One day, there was an unexpected change. His selfishness seemed to entirely disappear; he became one of the most obedient and gentle children. His parents began to wonder about this change of behavior, and then they noticed that from time to time, the boy would put his hand to his chest, and press something under his shirt close to his heart.
The boy’s father asked what he was doing. The boy said, just something grandpa gave me to help me. The boy took out a crucifix which hung from a thin chain which he had been wearing underneath his shirt. “When I am angry that I’m not getting my way, I press this image to my heart, I think of what Jesus suffered, and then I find it easy to be good.”
Today we press the cross to our hearts.
An eastern orthodox saint named St. Symeon the Theologian who was a monk in the 11th century wrote, “The only way to protect oneself against the devil is by constant remembrance of God: this remembrance must be imprinted in the heart by the power of the Cross, thus rendering the mind firm and unyielding”.
Today, we press the cross to our hearts, that its power might be imprinted there—the power of self-emptying love. When the Cross is pressed to the heart, it teaches us how God loves us, and it teaches us how to endure trial, temptation, and suffering. The devil tempts us toward pride, resentment, despair, and self-will. The Cross teaches us humility, forgiveness, hope, and surrender to the Father.

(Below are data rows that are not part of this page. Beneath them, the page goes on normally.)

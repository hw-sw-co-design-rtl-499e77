// rsoc_bridge: RSoC Bridge Generic, the infrastructure that connects N_ACC
// RSoC Accelerators to the processing system.
//   Slave bus:   one AXI4-Lite port from the PS reaches RSoC Info, every
//                accelerator's configuration space and every controller
//                (slave_bus, layout computed at elaboration).
//   Controllers: slot i gets the controller CTRL_TYPE[i]: a FIFO Interface
//                (fifo_if, register-driven streams) or a Simple DMA
//                Interface (sdma_if, an AXI master). These form the "FIFO IF
//                array" and the "SDMA IF array" of the bridge.
//   Master bus:  the AXI masters of the DMA controllers are joined onto
//                N_MPORTS PS slave ports (master_bus); slot i uses port
//                PORT_OF[i], and PORT_COHERENT marks ACP-style ports.
//   Interrupts:  each controller's interrupt goes through irq_mapper to
//                line IRQ_MAP[i] of N_IRQ lines.
// Towards every accelerator the bridge offers the RSoC Accelerator
// interface: an AXI4-Lite configuration bus (addresses start at 0), an input
// stream, an output stream and the accelerator's 32-byte information vector
// (read back through the controller's first 32 bytes). Frames on the
// streams carry their size in bytes in TUSER of the first beat.
// Defaults: the four-slot test configuration (slots 0 and 1 on FIFO
// Interfaces, slot 2 on an SDMA Interface via HP0, slot 3 via the ACP).
module rsoc_bridge
  import axi_pkg::*;
  import plat_pkg::*;
  import rsoc_pkg::*;
#(
  parameter int unsigned N_ACC    = 4,
  parameter int unsigned N_MPORTS = 2,
  parameter int unsigned N_IRQ    = 4,
  parameter addr_t       BRIDGE_BASE = 32'h4000_0000,
  parameter ctrl_type_e  CTRL_TYPE [N_ACC] = '{CTRL_FIFO, CTRL_FIFO, CTRL_SDMA, CTRL_SDMA},
  parameter int unsigned PORT_OF   [N_ACC] = '{2, 2, 0, 1},
  parameter bit          PORT_COHERENT [N_MPORTS] = '{1'b0, 1'b1},
  parameter int unsigned IRQ_MAP   [N_ACC] = '{0, 1, 2, 3},
  parameter addr_t       ACC_SIZE  [N_ACC] = '{default: 32'h1000},
  parameter int unsigned FIFO_DEPTH  = 16,
  parameter int unsigned SDMA_QDEPTH = 4,
  parameter int unsigned SDMA_BURST  = MAX_BURST
) (
  input  logic        clk,
  input  logic        rst_n,
  // configuration port from the PS (general-purpose master port)
  input  axil_req_t   s_axil_req,
  output axil_resp_t  s_axil_resp,
  // data ports to the PS (HP / ACP slave ports)
  output axi_req_t    m_axi_req  [N_MPORTS],
  input  axi_resp_t   m_axi_resp [N_MPORTS],
  output logic [N_IRQ-1:0] irq,
  // RSoC Accelerator interfaces
  output axil_req_t   acc_cfg_req  [N_ACC],
  input  axil_resp_t  acc_cfg_resp [N_ACC],
  input  info_vec_t   acc_info     [N_ACC],
  output axis_t       to_acc       [N_ACC],
  input  logic [N_ACC-1:0] to_acc_tready,
  input  axis_t       from_acc     [N_ACC],
  output logic [N_ACC-1:0] from_acc_tready
);
  axil_req_t  ctrl_req  [N_ACC];
  axil_resp_t ctrl_resp [N_ACC];
  axi_req_t   dma_req   [N_ACC];
  axi_resp_t  dma_resp  [N_ACC];
  logic [N_ACC-1:0] ctrl_irq;

  slave_bus #(.N_ACC(N_ACC), .BRIDGE_BASE(BRIDGE_BASE), .ACC_SIZE(ACC_SIZE),
              .CTRL_TYPE(CTRL_TYPE)) u_sbus (
    .clk, .rst_n, .s_req(s_axil_req), .s_resp(s_axil_resp),
    .acc_req(acc_cfg_req), .acc_resp(acc_cfg_resp),
    .ctrl_req, .ctrl_resp);

  for (genvar i = 0; i < N_ACC; i++) begin : g_slot
    if (CTRL_TYPE[i] == CTRL_SDMA) begin : g_sdma
      sdma_if #(.QDEPTH(SDMA_QDEPTH), .BURST(SDMA_BURST), .AXI_ID(ID_W'(i))) u_ctrl (
        .clk, .rst_n, .cfg_req(ctrl_req[i]), .cfg_resp(ctrl_resp[i]),
        .info_vec(acc_info[i]),
        .m_axis(to_acc[i]), .m_tready(to_acc_tready[i]),
        .s_axis(from_acc[i]), .s_tready(from_acc_tready[i]),
        .m_axi_req(dma_req[i]), .m_axi_resp(dma_resp[i]),
        .irq(ctrl_irq[i]));
    end else begin : g_fifo
      fifo_if #(.DEPTH(FIFO_DEPTH)) u_ctrl (
        .clk, .rst_n, .cfg_req(ctrl_req[i]), .cfg_resp(ctrl_resp[i]),
        .info_vec(acc_info[i]),
        .m_axis(to_acc[i]), .m_tready(to_acc_tready[i]),
        .s_axis(from_acc[i]), .s_tready(from_acc_tready[i]),
        .irq(ctrl_irq[i]));
      assign dma_req[i] = '0;   // a FIFO Interface has no data port
    end
  end

  master_bus #(.N_CTRL(N_ACC), .N_PORTS(N_MPORTS), .PORT_OF(PORT_OF),
               .PORT_COHERENT(PORT_COHERENT)) u_mbus (
    .clk, .rst_n, .c_req(dma_req), .c_resp(dma_resp),
    .p_req(m_axi_req), .p_resp(m_axi_resp));

  irq_mapper #(.N_IN(N_ACC), .N_OUT(N_IRQ), .MAP(IRQ_MAP)) u_irq (
    .clk, .rst_n, .irq_in(ctrl_irq), .irq_out(irq));
endmodule
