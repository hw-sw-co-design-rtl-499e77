// rsoc_bridge_tb: a three-slot bridge in a configuration other than the
// default, so that sharing is exercised: slots 0 and 1 use SDMA Interfaces
// that share one non-coherent PS port, slot 2 uses a FIFO Interface, and
// the interrupts of slots 0 and 1 share line 0. Every accelerator is a
// plain stream loop (output stream tied to input stream). Checks: the RSoC
// Info region table (count, bases, types), accelerator configuration
// accesses reaching their slave at offset 0, information vectors read
// through the controllers, two overlapping SDMA transfers whose results are
// compared with the source bytes in memory, the shared interrupt, and a
// frame sent and received through the FIFO Interface.
module rsoc_bridge_tb;
  import axi_pkg::*;
  import plat_pkg::*;
  import rsoc_pkg::*;
  localparam logic [31:0] MB = 32'h0010_0000;
  localparam logic [31:0] BB = 32'h4000_0000;
  logic clk = 0, rst_n = 0;
  axil_req_t req; axil_resp_t resp;
  axi_req_t mreq [1]; axi_resp_t mresp [1];
  axil_req_t acc_cfg_req [3]; axil_resp_t acc_cfg_resp [3];
  info_vec_t acc_info [3];
  axis_t lp [3]; logic [2:0] lp_ready;
  logic [1:0] irq;
  logic [31:0] la [3]; int hits [3];
  int merr, nrd, nwr;
  int checks = 0, failures = 0;

  localparam ctrl_type_e CT [3] = '{CTRL_SDMA, CTRL_SDMA, CTRL_FIFO};
  localparam int unsigned PO [3] = '{0, 0, 1};
  localparam bit COH [1] = '{1'b0};
  localparam int unsigned IM [3] = '{0, 0, 1};
  rsoc_bridge #(.N_ACC(3), .N_MPORTS(1), .N_IRQ(2), .CTRL_TYPE(CT), .PORT_OF(PO),
                .PORT_COHERENT(COH), .IRQ_MAP(IM)) dut (
    .clk, .rst_n, .s_axil_req(req), .s_axil_resp(resp),
    .m_axi_req(mreq), .m_axi_resp(mresp), .irq,
    .acc_cfg_req, .acc_cfg_resp, .acc_info,
    .to_acc(lp), .to_acc_tready(lp_ready), .from_acc(lp), .from_acc_tready(lp_ready));
  axil_bfm bfm (.clk, .req, .resp);
  axi_mem_model #(.BASE(MB)) mem (.clk, .rst_n, .req(mreq[0]), .resp(mresp[0]), .errors(merr), .reads(nrd), .writes(nwr));
  for (genvar i = 0; i < 3; i++) begin : g_acc
    axil_slave_model #(.TAG(32'h5000_0000 + i)) u_cfg (.clk, .rst_n, .req(acc_cfg_req[i]), .resp(acc_cfg_resp[i]),
      .last_addr(la[i]), .hits(hits[i]));
    assign acc_info[i] = {8'h00, 216'h0, 32'hACC0_0000 + i};
  end
  always #5 clk = ~clk;

  initial begin
    #20000000; failures++;
    $display("TB_RESULT checks=%0d failures=%0d", checks, failures); $finish;
  end

  task automatic chk(input string what, input logic [31:0] got, input logic [31:0] exp);
    checks++;
    if (got !== exp) begin failures++; $display("%s: %h, expected %h", what, got, exp); end
  endtask

  // hand-computed layout: info, acc0..2, ctrl0..2, 4 KiB each
  function automatic logic [31:0] acc_base(int i);  return BB + 32'h1000 * (1 + i); endfunction
  function automatic logic [31:0] ctrl_base(int i); return BB + 32'h1000 * (4 + i); endfunction

  initial begin
    logic [31:0] d; logic [1:0] r;
    logic [31:0] src [2], dst [2], size [2];
    repeat (3) @(posedge clk);
    rst_n <= 1;
    bfm.read(BB + 8, d, r); chk("REGIONS", d, 6);
    for (int k = 0; k < 6; k++) begin
      bfm.read(BB + 32'h14 + 16 * k, d, r); chk($sformatf("BASE %0d", k), d, BB + 32'h1000 * (1 + k));
    end
    bfm.read(BB + 32'h10 + 16 * 3, d, r); chk("INFO ctrl0", d, 32'h0002_0002);
    bfm.read(BB + 32'h10 + 16 * 5, d, r); chk("INFO ctrl2", d, 32'h0001_0202);
    for (int i = 0; i < 3; i++) begin
      bfm.write(acc_base(i) + 32'h8, 32'h77 + i, r);
      chk("acc cfg address", la[i], 32'h8);
      bfm.read(acc_base(i) + 32'h8, d, r); chk("acc cfg data", d, (32'h77 + i) ^ (32'h5000_0000 + i));
      bfm.read(ctrl_base(i), d, r); chk("info vector via controller", d, 32'hACC0_0000 + i);
    end
    // two SDMA transfers in flight together on the shared port
    for (int rep = 0; rep < 3; rep++) begin
      for (int i = 0; i < 2; i++) begin
        src[i] = MB + 32'h2000 * i + 32'(4 * $urandom_range(0, 100));
        dst[i] = MB + 32'h8000 + 32'h2000 * i;
        size[i] = 32'($urandom_range(200, 2000));
        bfm.write(ctrl_base(i) + 32'h38, dst[i], r);
        bfm.write(ctrl_base(i) + 32'h3C, 32'h2000, r);
        bfm.write(ctrl_base(i) + 32'h40, 32'd10 * rep + i, r);
      end
      for (int i = 0; i < 2; i++) begin
        bfm.write(ctrl_base(i) + 32'h24, src[i], r);
        bfm.write(ctrl_base(i) + 32'h28, size[i], r);
        bfm.write(ctrl_base(i) + 32'h2C, 32'd10 * rep + i, r);
      end
      for (int i = 0; i < 2; i++) begin
        do begin
          wait (irq[0]);
          bfm.read(ctrl_base(i) + 32'h20, d, r);
        end while ((d & 32'hA) != 32'hA);
        bfm.read(ctrl_base(i) + 32'h34, d, r); chk("RES_SID", d, 10 * rep + i);
        bfm.read(ctrl_base(i) + 32'h44, d, r); chk("RES_DSTATUS", d, 0);
        bfm.read(ctrl_base(i) + 32'h48, d, r); chk("RES_DSIZE", d, size[i]);
        bfm.read(ctrl_base(i) + 32'h4C, d, r); chk("RES_DID", d, 10 * rep + i);
        checks++;
        for (int b = 0; b < int'(size[i]); b++)
          if (mem.mem[dst[i] - MB + b] !== mem.mem[src[i] - MB + b]) begin
            failures++; $display("slot %0d byte %0d differs", i, b); break;
          end
      end
      repeat (4) @(posedge clk);
      checks++; if (irq[0]) begin failures++; $display("irq 0 stuck"); end
    end
    // FIFO Interface frame of 3 beats, 10 bytes
    checks++; if (irq[1]) begin failures++; $display("irq 1 early"); end
    bfm.write(ctrl_base(2) + 32'h2C, 32'd10, r);
    bfm.write(ctrl_base(2) + 32'h28, 32'h00F, r);
    bfm.write(ctrl_base(2) + 32'h24, 32'h1111_1111, r);
    bfm.write(ctrl_base(2) + 32'h2C, 32'd0, r);
    bfm.write(ctrl_base(2) + 32'h24, 32'h2222_2222, r);
    bfm.write(ctrl_base(2) + 32'h28, 32'h103, r);
    bfm.write(ctrl_base(2) + 32'h24, 32'h0000_3333, r);
    repeat (4) @(posedge clk);
    checks++; if (!irq[1]) begin failures++; $display("irq 1 missing"); end
    bfm.read(ctrl_base(2) + 32'h2C, d, r); chk("rx user", d, 10);
    bfm.read(ctrl_base(2) + 32'h24, d, r); chk("rx beat 0", d, 32'h1111_1111);
    bfm.read(ctrl_base(2) + 32'h24, d, r); chk("rx beat 1", d, 32'h2222_2222);
    bfm.read(ctrl_base(2) + 32'h28, d, r); chk("rx keep/last", d, 32'h103);
    bfm.read(ctrl_base(2) + 32'h24, d, r); chk("rx beat 2", d, 32'h0000_3333);
    bfm.read(ctrl_base(2) + 32'h20, d, r); chk("fifo status", d, 32'h2);
    chk("memory protocol errors", merr, 0);
    $display("TB_RESULT checks=%0d failures=%0d", checks, failures);
    $finish;
  end
endmodule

We venerate the cross today in some outward sign of devotion, so that we may venerate it every day in our actions, in our attitudes, in our speech. Self-emptying love is to mark everything we do, because Jesus self-emptying love has marked us.
We press the cross to our hearts because we have been pressed to God’s heart, by God himself. In the Passion of the Lord, we see just how near God has drawn to us. He has not loved us from a safe distance. He has entered into our suffering, our betrayal, our loneliness, our fear, even into death itself. The Cross is the proof that there is no human misery Jesus has refused to touch, no sinner is unwilling to seek.
Today we offer solemn intercessions on behalf of the world and the Church, pressing our needs and struggles to his cross and those of the whole world. We also solemnly venerate the wood of the cross, we press the cross to our lips, or our foreheads, to remember his great love, and that we may be rendered firm and unyielding in the face of temptation and confirmed in the desire to carry our crosses in union with the Son of God, and to bear the message of his love to a world in desperate need of it for the Glory of God and salvation of souls.